TASK BRIEF:
Your output should be the line that contains "a frame, all" and all lines after it in the records, retyped exactly through the last one.

DATA IN THIS EXERCISE:

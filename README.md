# Low-power MPEG-4 codec core: skip-first coarse motion estimation with frame-level clock gating

Motion estimation is the most power-hungry part of a video encoder. This RTL
implements two architectural techniques that cut it, taken from a published
MPEG-4 Simple Profile codec chip for mobile terminals (QCIF, 30 frames/s at 27 MHz):

1. **Motion estimation skip.** Before any search, the motion vector of the
   current macroblock is predicted as the median of its neighbours' vectors, and
   the SAD (sum of absolute differences) of that one prediction is computed. If
   it is already smaller than the *largest* SAD found for the neighbours, the
   prediction is accepted and the full search is not run at all.
2. **Frame-level clock gating.** The codec never encodes and decodes at the
   same time. A controller runs image download, encoding and decoding as
   exclusive phases and only clocks the engines of the active phase.

The motion estimation is the coarse stage of a hierarchical search. It works on
2:1 down-sampled pictures with a tiny local memory (64 + 576 bytes) and eight SAD
processing elements. A separate fine engine, not included here, refines the
coarse vector.

## What is built and what is not

The full chip combines an ARM7TDMI-class RISC with about fifteen dedicated
engines: video input, coarse and fine motion estimation, DCT/Q/IQ/IDCT,
reconstruction, texture VLC, stream producer, host interface, input stream
control, video output, deblocking/VLD, four-MV/MV-differential, DMA/external
memory interface and local memories. This RTL builds three of these parts:

* the clock generator controller, following the chip's description;
* the coarse motion estimation unit, following the chip's description;
* the texture engine: 8x8 DCT/IDCT, quantiser and inverse quantiser, and intra
  AC/DC prediction. The bit-serial transform follows the chip's description.
  The description only names quantisation and AC/DC prediction, so these
  follow the MPEG-4 standard.

The top level brings out the gated clocks and phase handshakes for the missing
engines. It also brings out the pixel-load ports and register bus that the
DMA and the processor would drive.

```
codec_top
├── clkgen_ctrl          phase sequencer (download → encode → decode → encode …)
├── clk_gate ×4          latch-based clock gates: gclk_dl, gclk_enc, gclk_dec, gclk_tex
├── dct2d                8x8 DCT / IDCT (clocked by gclk_tex)
│   └── dct8_da          8-point engine: 8 bit-serial distributed-arithmetic units
├── quant                quantiser / inverse quantiser, dc_scaler (clocked by gclk_tex)
├── acdc_pred            MPEG-4 intra AC/DC prediction (clocked by gclk_tex)
└── me_unit              (clocked by gclk_enc)
    ├── downsample2 ×2   16x16 → 8x8 current block, 48x48 → 24x24 search window
    ├── cur_mem          8x8 current memory
    ├── ref_mem          24x24 window as two 24x12 banks behind a write demux
    ├── addr_gen         scan of the block per candidate group
    ├── me_skip          median predictor + 1 SAD PE
    ├── me_coarse        8 SAD PEs (sad_pe)
    ├── skip_decision    SADmcp < max(SADa, SADb, SADc)
    ├── sad_compare      mux (skip / coarse) + minimum comparator
    └── me_ctrl          FSM, register bus, neighbour store
```

`dct_pkg` holds the transform's cosine constants and widths. `me_pkg` holds the shared types: `pix_t` (8 bit), `sad_t` (14 bit), and `mv_t`
(4-bit signed x and y, range −8..+7).

## The skip decision, in detail

Neighbours are named as in MPEG-4 vector prediction: A is the macroblock to the
left, B the one above, C the one above-right of the current macroblock X.

```
 . B C
 A X
```

For each macroblock:

1. **Predict.** `MVP = median(MVa, MVb, MVc)`, taken separately for x and y.
2. **Motion-compensate the prediction.** One PE accumulates
   `|cur(r,c) − ref(r+MVP.y, c+MVP.x)|` over the 8x8 down-sampled block. This
   is SADmcp. It takes 64 cycles.
3. **Threshold.** `SADmax = max(SADa, SADb, SADc)`, where each neighbour's SAD
   is the final SAD stored when that macroblock was finished.
4. **Decide.** If `SADmcp − SADmax < 0`, the skip flag is set. The multiplexer
   then routes SADmcp and MVP to the comparator, and the macroblock is done.
   Otherwise the skip flag is clear, and the 8-PE coarse search runs over all
   256 displacements. The comparator keeps the smallest SAD.

The threshold is the maximum, not the median, of the neighbour SADs. A
prediction is accepted when it matches at least as well as the *worst* of its
neighbours' final matches. The comparison is strict. A macroblock at the
picture edge gets vector 0 and SAD 0 for each missing neighbour. The first
macroblock of a picture (no neighbours, SADmax = 0) is therefore always
searched. This edge rule is a choice of this implementation; the source gives
none.

Neighbour results live in a store with one entry per macroblock column
(`MB_COLS`, 11 for QCIF). Macroblocks are processed in raster order. When
macroblock (x, y) starts, entry x−1 already holds this row's left neighbour,
while entries x and x+1 still hold the top and top-right neighbours from the
row above. Entry x is overwritten when the macroblock finishes.

The source publication reports that, on its QCIF test sequences (Carphone,
Foreman, Coast, Stefan), the full search was disabled for 24.6–37.4 % of
macroblocks. It reports a computation load of 32 % of a conventional two-step
search, with a PSNR loss below 0.1 dB. These figures are not reproduced here,
because the sequences are not part of this RTL. The testbenches use a synthetic
moving texture with noise.

## Coarse search

* **Down sampling.** Each down-sampled pixel is `(a+b+c+d+2)>>2` of a 2x2
  full-resolution square. Pixels arrive as 32-bit words of four horizontally
  adjacent pixels, leftmost in bits 7:0, row by row. Even rows are parked as
  pair sums in a half-line buffer. On odd rows, every input word produces two
  output pixels one cycle later.
* **Memories.** The current memory is 8x8 bytes (one 16x16 macroblock). The
  reference memory is 24x24 bytes, covering a 48x48 full-resolution area that
  starts 16 pixels above and left of the macroblock. It is split into two 24x12
  banks: even window rows in bank 0, odd rows in bank 1. The read port returns
  eight consecutive pixels of one row.
* **Scan.** Displacements run over −8..+7 in both directions, which is −16..+14
  full-resolution pixels. For each `dy` (outer) and each `dx0 ∈ {−8, 0}`
  (inner), the 64 block pixels are read row by row. The current pixel goes to
  all eight PEs, and PE k gets the reference pixel at `dx0 + k`. One group gives
  eight SADs in 64 cycles. 32 groups take 2048 cycles.
* **Comparator.** It takes a whole group in one cycle. Among equal SADs it keeps
  the first in raster order (smaller dy, then smaller dx).
* **Vectors** are in down-sampled pixels; double them for full resolution.

## Timing

| event | cycles (encoder clock) |
|---|---|
| load one macroblock (current 64 words in parallel with reference 576 words) | 576 |
| start write → `done`, skipped macroblock | 69 |
| start write → `done`, searched macroblock | 2118 |
| worst-case QCIF frame (99 MBs, all searched, loads not overlapped) | < 273,240 |
| budget per frame at 27 MHz, 30 frames/s (encode + decode) | 900,000 |

In the end-to-end test, a QCIF frame of motion estimation takes 134,019 cycles
with loads included, and 65 of the 99 macroblocks are skipped.

## Register interface of the motion estimation unit

Each access takes one cycle: `bus_sel` with `bus_we` writes, and `bus_rdata` is
combinational on `bus_addr`.

| addr | name | access | bits |
|---|---|---|---|
| 0 | CTRL | W | bit0 start a macroblock (only when idle), bit1 new frame (clears counters) |
| 1 | MBPOS | RW | [7:0] macroblock column, [15:8] macroblock row |
| 2 | STATUS | R | bit0 busy, bit1 done, bit2 skip flag of the last macroblock |
| 3 | RESULT | R | [3:0] mv x, [11:8] mv y (two's complement), [29:16] SAD |
| 4 | COUNT | R | [15:0] skipped macroblocks, [31:16] searched macroblocks |

To process a macroblock:

1. Pulse `load_restart`.
2. Stream the 16x16 current block (64 words) and the 48x48 window (576 words).
   Out-of-picture pixels must already be padded (unrestricted vectors).
3. Write MBPOS, then CTRL = 1.
4. Wait for `done`, or poll STATUS.

An assertion flags a start written while busy. The results also appear directly
on `min_mv`, `min_sad` and `skip_flag`.

## Frame-level clock gating

`clkgen_ctrl` leaves idle when `run` is raised. It runs the download phase once,
then for each frame an encoder phase followed by a decoder phase. With only
`enc_mode` or only `dec_mode` set, it runs just that phase each frame. Exactly
one of `en_dl`, `en_enc`, `en_dec` is high, and an assertion checks this.

Entering a phase raises its enable and pulses its `start_*` output in the same
cycle. The phase's gated clock delivers its first edge one cycle later, and the
domain sees the start pulse there. The phase ends when its `*_done` input is
seen. A `done` in the first cycle of a phase is ignored: a domain whose clock
was stopped still holds its last done pulse until its clock ticks once. When
`run` is low at the end of a frame, all clocks stop. `frame_cnt` counts
completed frames.

`clk_gate` is the usual latch-and-AND gate. The latch is transparent while the
clock is low, so enables that change while the clock is high cause no glitch.
`test_en` forces the clock on. The latch is intentional. A synthesis flow should
map this module to the library's integrated clock-gating cell.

RESULT BELOW:
`run` is low at the end of a frame, all clocks stop. `frame_cnt` counts
completed frames.

`clk_gate` is the usual latch-and-AND gate. The latch is transparent while the
clock is low, so enables that change while the clock is high cause no glitch.
`test_en` forces the clock on. The latch is intentional. A synthesis flow should
map this module to the library's integrated clock-gating cell.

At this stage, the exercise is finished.